Dans le même esprit, Tommy Hilfiger s’est engagé à reverser tous les bénéfices de la collection capsule inspirée du style de vie de Thierry Henry à l’association  » The One 4 All Foundation  » que le joueur de football vient de mettre sur pied pour lutter contre le racisme. Cartier qui rétrocède 100 dollars (environ 75 euros) par bracelet mini Love vendu (la couleur du cordon détermine la cause retenue…) a pu compter sur le soutien de stars collectionneuses un peu partout dans le monde. Donatella Versace a pour sa part fait don de 10 % de ses ventes dans toutes ses boutiques dans la monde, entre le 15 et le 22 octobre dernier, au Breast Health Institute, une association américaine promouvant le dépistage du cancer du sein. Plus près de chez nous, les comptoirs privés Caméléon qui proposent, à leurs membres recrutés par parrainage exclusivement, des articles de luxe dégriffés, vendront des chaussettes Step by Step au profit de Handicap International.  » Pourquoi ne pas combiner activité commerciale et responsabilité sociétale, justifie Jean Cédric Vanderbelen, fondateur de Caméléon. Chacun à son échelle devrait pouvoir faire ce que Bono appelle du Rock and Roll business.  »

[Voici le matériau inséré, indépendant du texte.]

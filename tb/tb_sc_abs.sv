// tb_sc_abs: absolute value of a bi-polar SN (V = 2p - 1).
//   Bit-exact: every output bit must equal XNOR(a, majority of the previous 15
//   input bits), the history starting from the initial pattern 1,0,1,...
//   Value: for p = 0.1, 0.25, 0.75, 0.9 the output's bi-polar value must be
//   within 0.06 of |2p - 1| (Eq. 4.13); at p = 0.5 within 0.2 of 0, the step
//   function being undecided there.
module tb_sc_abs;
  localparam int LEN = 8000;
  logic clk = 0, rst_n = 0, en = 0, a = 0, c;
  int checks = 0, failures = 0;

  sc_abs dut (.clk, .rst_n, .en, .a, .c);

  always #5 clk = ~clk;

  task automatic check(input bit ok, input string msg);
    checks++;
    if (!ok) begin failures++; $display("FAIL: %s", msg); end
  endtask

  initial begin
    #10000000 failures++;
    $display("TB_RESULT checks=%0d failures=%0d", checks, failures);
    $finish;
  end

  initial begin
    automatic real ps [5] = '{0.1, 0.25, 0.5, 0.75, 0.9};
    bit hist [$];
    int bad, na, nc, thr, cnt;
    real va, vc, e;
    bad = 0;
    foreach (ps[k]) begin
      rst_n = 0; en = 0;
      repeat (2) @(negedge clk);
      rst_n = 1; en = 1;
      hist.delete();
      for (int j = 0; j < 15; j++) hist.push_back(j % 2 == 0);
      na = 0; nc = 0;
      thr = int'(ps[k] * 65536.0);
      for (int i = 0; i < LEN; i++) begin
        a = ($urandom_range(0, 65535) < thr);
        #1;
        cnt = 0;
        for (int j = 0; j < 15; j++) cnt += int'(hist[j]);
        if (c !== ~(a ^ (cnt >= 8))) bad++;
        na += int'(a); nc += int'(c);
        hist.push_front(a); void'(hist.pop_back());
        @(negedge clk);
      end
      va = 2.0 * na / LEN - 1.0;
      vc = 2.0 * nc / LEN - 1.0;
      e = vc - (va < 0 ? -va : va);
      $display("V_a=%0.4f V_c=%0.4f", va, vc);
      if (ps[k] == 0.5) check(vc < 0.2 && vc > -0.2, $sformatf("|V| near 0: %0.4f", vc));
      else check(e < 0.06 && e > -0.06, $sformatf("V_a=%0.4f V_c=%0.4f", va, vc));
    end
    check(bad == 0, $sformatf("bit mismatches: %0d", bad));
    $display("TB_RESULT checks=%0d failures=%0d", checks, failures);
    $finish;
  end
endmodule
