// sn_gen: SN generator, an LFSR and a comparator.
//
// The LFSR produces a pseudo-random number rnd in 1..2^WIDTH-1 each cycle; the
// output bit is 1 when rnd <= value. Over one LFSR period of 2^WIDTH-1 cycles
// every number appears once, so the SN carries exactly `value` ones and its
// uni-polar value is value/(2^WIDTH-1). The document describes the generator as
// an LFSR plus a comparator; the "<=" convention is this design's choice, made so
// that value 0 gives all zeros and value 2^WIDTH-1 gives all ones.
//
// Interface: sn is combinational from the LFSR state and value (zero latency);
// the LFSR advances on each clock edge with en=1 and reloads SEED on reset.
module sn_gen #(
  parameter int unsigned WIDTH = 8,
  parameter logic [WIDTH-1:0] SEED = WIDTH'(1)
) (
  input  logic             clk,
  input  logic             rst_n,
  input  logic             en,
  input  logic [WIDTH-1:0] value,
  output logic             sn
);
  logic [WIDTH-1:0] rnd;

  lfsr #(.WIDTH(WIDTH), .SEED(SEED)) u_lfsr (
    .clk, .rst_n, .en, .state(rnd)
  );

  assign sn = (rnd <= value);
endmodule
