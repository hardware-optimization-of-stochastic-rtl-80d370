// tb_sn_gen: an SN generator with threshold v must emit exactly v ones in every
// window of 2^W-1 consecutive bits (one LFSR period). Checked for 8-bit and
// 12-bit generators over several thresholds, including 0 and all-ones.
module tb_sn_gen;
  logic clk = 0, rst_n = 0, en = 0;
  logic [7:0]  v8;
  logic [11:0] v12;
  logic sn8, sn12;
  int checks = 0, failures = 0;

  sn_gen #(.WIDTH(8),  .SEED(8'h33))   dut8  (.clk, .rst_n, .en, .value(v8),  .sn(sn8));
  sn_gen #(.WIDTH(12), .SEED(12'h7A1)) dut12 (.clk, .rst_n, .en, .value(v12), .sn(sn12));

  always #5 clk = ~clk;

  task automatic check(input bit ok, input string msg);
    checks++;
    if (!ok) begin failures++; $display("FAIL: %s", msg); end
  endtask

  initial begin
    #2000000 failures++;
    $display("TB_RESULT checks=%0d failures=%0d", checks, failures);
    $finish;
  end

  initial begin
    int c8, c12;
    automatic int vals8 [6] = '{0, 1, 64, 128, 200, 255};
    automatic int vals12 [4] = '{0, 1000, 2048, 4095};
    repeat (2) @(posedge clk);
    rst_n <= 1; en <= 1;
    foreach (vals8[k]) begin
      v8 = 8'(vals8[k]); c8 = 0;
      @(negedge clk);
      for (int i = 0; i < 255; i++) begin
        c8 += int'(sn8);
        @(negedge clk);
      end
      check(c8 == vals8[k], $sformatf("8-bit v=%0d ones=%0d", vals8[k], c8));
    end
    foreach (vals12[k]) begin
      v12 = 12'(vals12[k]); c12 = 0;
      @(negedge clk);
      for (int i = 0; i < 4095; i++) begin
        c12 += int'(sn12);
        @(negedge clk);
      end
      check(c12 == vals12[k], $sformatf("12-bit v=%0d ones=%0d", vals12[k], c12));
    end
    $display("TB_RESULT checks=%0d failures=%0d", checks, failures);
    $finish;
  end
endmodule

Chez Gucci, où pour la deuxième année une collection de Noël créée par Frida Giannini sera mise en vente pour soutenir les projets de l’Unicef au Mozambique, on souhaite par cette action que l’on espère médiatique – la star américaine Jennifer Connelly sera la marraine de charme de l’opération –  » communiquer un message de compassion primordial et renouvelé, qui n’aura, en définitive, pour autre finalité, que d’améliorer la vie de milliers d’enfants « .

Des gamins démunis que vous pouvez aider en achetant un sac, un i-Pod, un portable, une paire de sneakers… ou rien du tout. Et verser dans son intégralité sur le compte d’une ONG la somme que vous alliez dépenser. Vous offrir un morceau de luxe virtuel, en somme. Bono, c’est sûr, avait raison de vous prêter un immense pouvoir. Celui d’être des consommateurs responsables. Qui peuvent, aussi, se passer d’un cadeau de plus sous le sapin…

(1) Repris dans le  » Herald Tribune  » du 15 novembre 2006.